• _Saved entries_
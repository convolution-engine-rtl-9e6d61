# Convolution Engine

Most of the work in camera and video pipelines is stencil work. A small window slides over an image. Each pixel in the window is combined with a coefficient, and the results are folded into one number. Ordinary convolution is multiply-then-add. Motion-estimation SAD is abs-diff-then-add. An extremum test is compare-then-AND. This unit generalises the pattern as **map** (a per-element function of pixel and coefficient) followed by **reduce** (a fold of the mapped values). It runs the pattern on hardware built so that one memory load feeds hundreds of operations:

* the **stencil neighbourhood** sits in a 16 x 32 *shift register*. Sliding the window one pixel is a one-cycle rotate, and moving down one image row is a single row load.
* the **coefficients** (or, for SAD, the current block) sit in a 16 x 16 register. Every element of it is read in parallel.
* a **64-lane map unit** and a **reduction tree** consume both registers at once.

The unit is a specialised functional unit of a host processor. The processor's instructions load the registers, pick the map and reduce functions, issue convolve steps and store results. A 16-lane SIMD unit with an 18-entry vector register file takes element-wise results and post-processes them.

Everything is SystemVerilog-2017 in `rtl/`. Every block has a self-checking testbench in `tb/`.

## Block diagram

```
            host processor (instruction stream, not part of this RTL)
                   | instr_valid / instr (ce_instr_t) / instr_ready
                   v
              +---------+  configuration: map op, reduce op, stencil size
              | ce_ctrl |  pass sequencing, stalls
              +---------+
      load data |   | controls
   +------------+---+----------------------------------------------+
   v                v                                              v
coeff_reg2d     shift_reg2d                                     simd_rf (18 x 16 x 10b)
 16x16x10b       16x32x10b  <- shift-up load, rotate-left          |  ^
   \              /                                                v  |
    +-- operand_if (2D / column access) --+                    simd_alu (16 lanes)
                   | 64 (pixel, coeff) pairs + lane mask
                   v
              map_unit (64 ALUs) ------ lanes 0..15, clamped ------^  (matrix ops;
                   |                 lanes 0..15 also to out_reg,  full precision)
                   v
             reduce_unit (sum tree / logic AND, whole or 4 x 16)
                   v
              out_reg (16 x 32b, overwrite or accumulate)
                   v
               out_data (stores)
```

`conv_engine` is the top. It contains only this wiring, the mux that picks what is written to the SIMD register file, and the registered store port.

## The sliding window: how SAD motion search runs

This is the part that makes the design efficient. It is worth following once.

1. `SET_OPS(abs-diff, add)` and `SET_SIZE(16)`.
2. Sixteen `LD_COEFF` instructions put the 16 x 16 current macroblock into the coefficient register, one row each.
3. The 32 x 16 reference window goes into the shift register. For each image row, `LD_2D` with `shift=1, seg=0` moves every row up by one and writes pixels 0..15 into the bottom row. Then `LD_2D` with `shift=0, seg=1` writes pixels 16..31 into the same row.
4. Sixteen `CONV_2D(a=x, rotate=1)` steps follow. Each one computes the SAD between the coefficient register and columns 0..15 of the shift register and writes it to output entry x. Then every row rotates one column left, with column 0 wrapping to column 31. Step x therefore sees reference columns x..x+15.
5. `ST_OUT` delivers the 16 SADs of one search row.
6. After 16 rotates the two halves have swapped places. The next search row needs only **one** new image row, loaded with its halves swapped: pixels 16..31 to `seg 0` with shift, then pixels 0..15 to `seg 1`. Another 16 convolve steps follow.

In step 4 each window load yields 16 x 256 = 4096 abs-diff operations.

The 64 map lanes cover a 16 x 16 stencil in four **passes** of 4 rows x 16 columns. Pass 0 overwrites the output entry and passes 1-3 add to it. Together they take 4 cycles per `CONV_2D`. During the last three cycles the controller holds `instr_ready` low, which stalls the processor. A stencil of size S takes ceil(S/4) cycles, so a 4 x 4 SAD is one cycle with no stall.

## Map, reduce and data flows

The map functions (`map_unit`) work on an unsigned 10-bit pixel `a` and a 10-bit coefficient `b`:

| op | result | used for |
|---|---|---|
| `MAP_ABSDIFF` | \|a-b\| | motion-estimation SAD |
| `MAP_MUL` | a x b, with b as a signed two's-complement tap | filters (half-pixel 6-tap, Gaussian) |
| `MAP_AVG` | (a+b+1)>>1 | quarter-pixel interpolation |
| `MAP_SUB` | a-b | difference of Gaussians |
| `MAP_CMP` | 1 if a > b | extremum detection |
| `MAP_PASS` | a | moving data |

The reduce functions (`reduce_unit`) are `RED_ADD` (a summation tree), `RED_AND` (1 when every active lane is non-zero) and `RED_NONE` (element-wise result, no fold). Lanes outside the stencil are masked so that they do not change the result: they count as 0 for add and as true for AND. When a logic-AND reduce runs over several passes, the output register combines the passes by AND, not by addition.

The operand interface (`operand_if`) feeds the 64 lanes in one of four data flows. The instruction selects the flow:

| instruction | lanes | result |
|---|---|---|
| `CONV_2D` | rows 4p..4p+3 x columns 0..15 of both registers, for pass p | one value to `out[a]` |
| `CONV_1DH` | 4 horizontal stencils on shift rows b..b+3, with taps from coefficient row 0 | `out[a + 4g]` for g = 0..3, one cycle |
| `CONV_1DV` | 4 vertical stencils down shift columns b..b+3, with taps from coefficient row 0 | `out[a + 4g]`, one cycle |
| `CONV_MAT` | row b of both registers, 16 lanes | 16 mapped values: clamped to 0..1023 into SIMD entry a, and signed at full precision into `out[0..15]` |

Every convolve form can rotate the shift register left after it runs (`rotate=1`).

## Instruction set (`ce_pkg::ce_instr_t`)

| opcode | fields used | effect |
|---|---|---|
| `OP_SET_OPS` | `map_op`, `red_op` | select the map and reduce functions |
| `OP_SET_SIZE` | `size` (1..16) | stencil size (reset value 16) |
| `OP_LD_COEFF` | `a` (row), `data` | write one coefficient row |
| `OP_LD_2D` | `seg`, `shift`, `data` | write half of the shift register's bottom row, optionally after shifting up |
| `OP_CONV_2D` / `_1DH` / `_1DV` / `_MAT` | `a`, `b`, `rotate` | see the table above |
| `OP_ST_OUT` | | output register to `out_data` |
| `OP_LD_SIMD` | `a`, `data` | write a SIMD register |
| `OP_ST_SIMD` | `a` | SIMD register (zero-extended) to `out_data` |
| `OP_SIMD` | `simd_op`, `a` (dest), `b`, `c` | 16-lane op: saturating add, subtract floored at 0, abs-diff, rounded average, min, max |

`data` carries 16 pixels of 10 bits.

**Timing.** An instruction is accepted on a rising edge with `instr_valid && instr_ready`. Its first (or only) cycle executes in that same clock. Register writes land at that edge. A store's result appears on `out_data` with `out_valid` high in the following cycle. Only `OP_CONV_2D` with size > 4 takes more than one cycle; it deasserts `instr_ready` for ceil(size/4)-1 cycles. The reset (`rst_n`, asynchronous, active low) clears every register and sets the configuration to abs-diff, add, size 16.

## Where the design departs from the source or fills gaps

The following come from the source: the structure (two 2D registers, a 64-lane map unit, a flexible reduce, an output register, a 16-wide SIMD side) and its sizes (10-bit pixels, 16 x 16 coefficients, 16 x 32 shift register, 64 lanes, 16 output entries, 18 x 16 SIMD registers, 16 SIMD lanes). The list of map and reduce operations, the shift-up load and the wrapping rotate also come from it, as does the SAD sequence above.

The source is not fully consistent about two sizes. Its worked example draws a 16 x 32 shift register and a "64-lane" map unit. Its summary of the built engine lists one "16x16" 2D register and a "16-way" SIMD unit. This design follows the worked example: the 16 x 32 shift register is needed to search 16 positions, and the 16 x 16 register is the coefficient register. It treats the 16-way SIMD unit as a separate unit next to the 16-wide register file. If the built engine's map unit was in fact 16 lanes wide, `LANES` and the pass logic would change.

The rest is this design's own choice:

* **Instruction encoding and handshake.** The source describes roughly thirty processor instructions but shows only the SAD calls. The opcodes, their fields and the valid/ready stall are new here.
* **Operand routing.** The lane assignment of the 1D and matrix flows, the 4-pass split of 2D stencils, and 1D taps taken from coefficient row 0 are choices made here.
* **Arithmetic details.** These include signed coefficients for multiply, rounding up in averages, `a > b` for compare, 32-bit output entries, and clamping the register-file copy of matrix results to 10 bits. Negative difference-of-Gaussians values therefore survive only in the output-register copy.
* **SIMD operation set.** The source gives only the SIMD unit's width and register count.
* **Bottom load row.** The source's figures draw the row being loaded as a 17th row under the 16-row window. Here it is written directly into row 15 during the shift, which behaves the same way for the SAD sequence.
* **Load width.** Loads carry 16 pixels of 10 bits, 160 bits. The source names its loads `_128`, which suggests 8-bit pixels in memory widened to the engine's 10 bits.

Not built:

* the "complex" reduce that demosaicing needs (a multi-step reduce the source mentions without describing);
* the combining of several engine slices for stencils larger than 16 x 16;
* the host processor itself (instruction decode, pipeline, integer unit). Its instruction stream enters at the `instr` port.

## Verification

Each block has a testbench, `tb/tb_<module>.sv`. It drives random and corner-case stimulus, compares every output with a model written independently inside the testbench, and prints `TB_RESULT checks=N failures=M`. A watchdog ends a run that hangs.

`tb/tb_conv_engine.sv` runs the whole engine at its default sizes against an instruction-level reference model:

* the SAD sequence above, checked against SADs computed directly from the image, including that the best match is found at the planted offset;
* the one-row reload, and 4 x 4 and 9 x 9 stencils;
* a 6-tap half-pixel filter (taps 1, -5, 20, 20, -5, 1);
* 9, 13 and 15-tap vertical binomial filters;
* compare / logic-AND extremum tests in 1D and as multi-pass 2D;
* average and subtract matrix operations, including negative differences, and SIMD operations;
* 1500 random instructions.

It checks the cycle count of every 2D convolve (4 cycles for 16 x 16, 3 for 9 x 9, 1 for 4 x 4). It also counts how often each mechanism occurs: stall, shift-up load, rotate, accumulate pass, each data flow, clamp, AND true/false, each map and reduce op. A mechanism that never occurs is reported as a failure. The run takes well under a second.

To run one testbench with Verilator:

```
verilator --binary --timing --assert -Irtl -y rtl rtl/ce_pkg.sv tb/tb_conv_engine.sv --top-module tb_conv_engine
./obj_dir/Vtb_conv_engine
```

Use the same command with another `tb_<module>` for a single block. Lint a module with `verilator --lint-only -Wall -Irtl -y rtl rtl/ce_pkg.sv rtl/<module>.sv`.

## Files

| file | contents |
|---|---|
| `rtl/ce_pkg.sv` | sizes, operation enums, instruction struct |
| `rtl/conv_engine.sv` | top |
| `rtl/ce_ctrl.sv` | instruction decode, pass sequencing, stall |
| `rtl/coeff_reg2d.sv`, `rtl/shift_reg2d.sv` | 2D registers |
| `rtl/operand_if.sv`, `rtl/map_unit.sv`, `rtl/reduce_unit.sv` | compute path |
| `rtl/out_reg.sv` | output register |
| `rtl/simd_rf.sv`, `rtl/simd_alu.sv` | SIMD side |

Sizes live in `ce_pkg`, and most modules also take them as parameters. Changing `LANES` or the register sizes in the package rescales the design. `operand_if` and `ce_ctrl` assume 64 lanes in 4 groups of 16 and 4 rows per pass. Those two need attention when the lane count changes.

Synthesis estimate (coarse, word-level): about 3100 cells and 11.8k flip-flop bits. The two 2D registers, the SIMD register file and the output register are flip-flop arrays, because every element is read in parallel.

• _Problem requirements_
Above are the records; repeat exactly the lines from the one holding "motion-estimation SAD |" down to the one holding "moving data |", end lines included.

• _Exercise response_
| `MAP_ABSDIFF` | \|a-b\| | motion-estimation SAD |
| `MAP_MUL` | a x b, with b as a signed two's-complement tap | filters (half-pixel 6-tap, Gaussian) |
| `MAP_AVG` | (a+b+1)>>1 | quarter-pixel interpolation |
| `MAP_SUB` | a-b | difference of Gaussians |
| `MAP_CMP` | 1 if a > b | extremum detection |
| `MAP_PASS` | a | moving data |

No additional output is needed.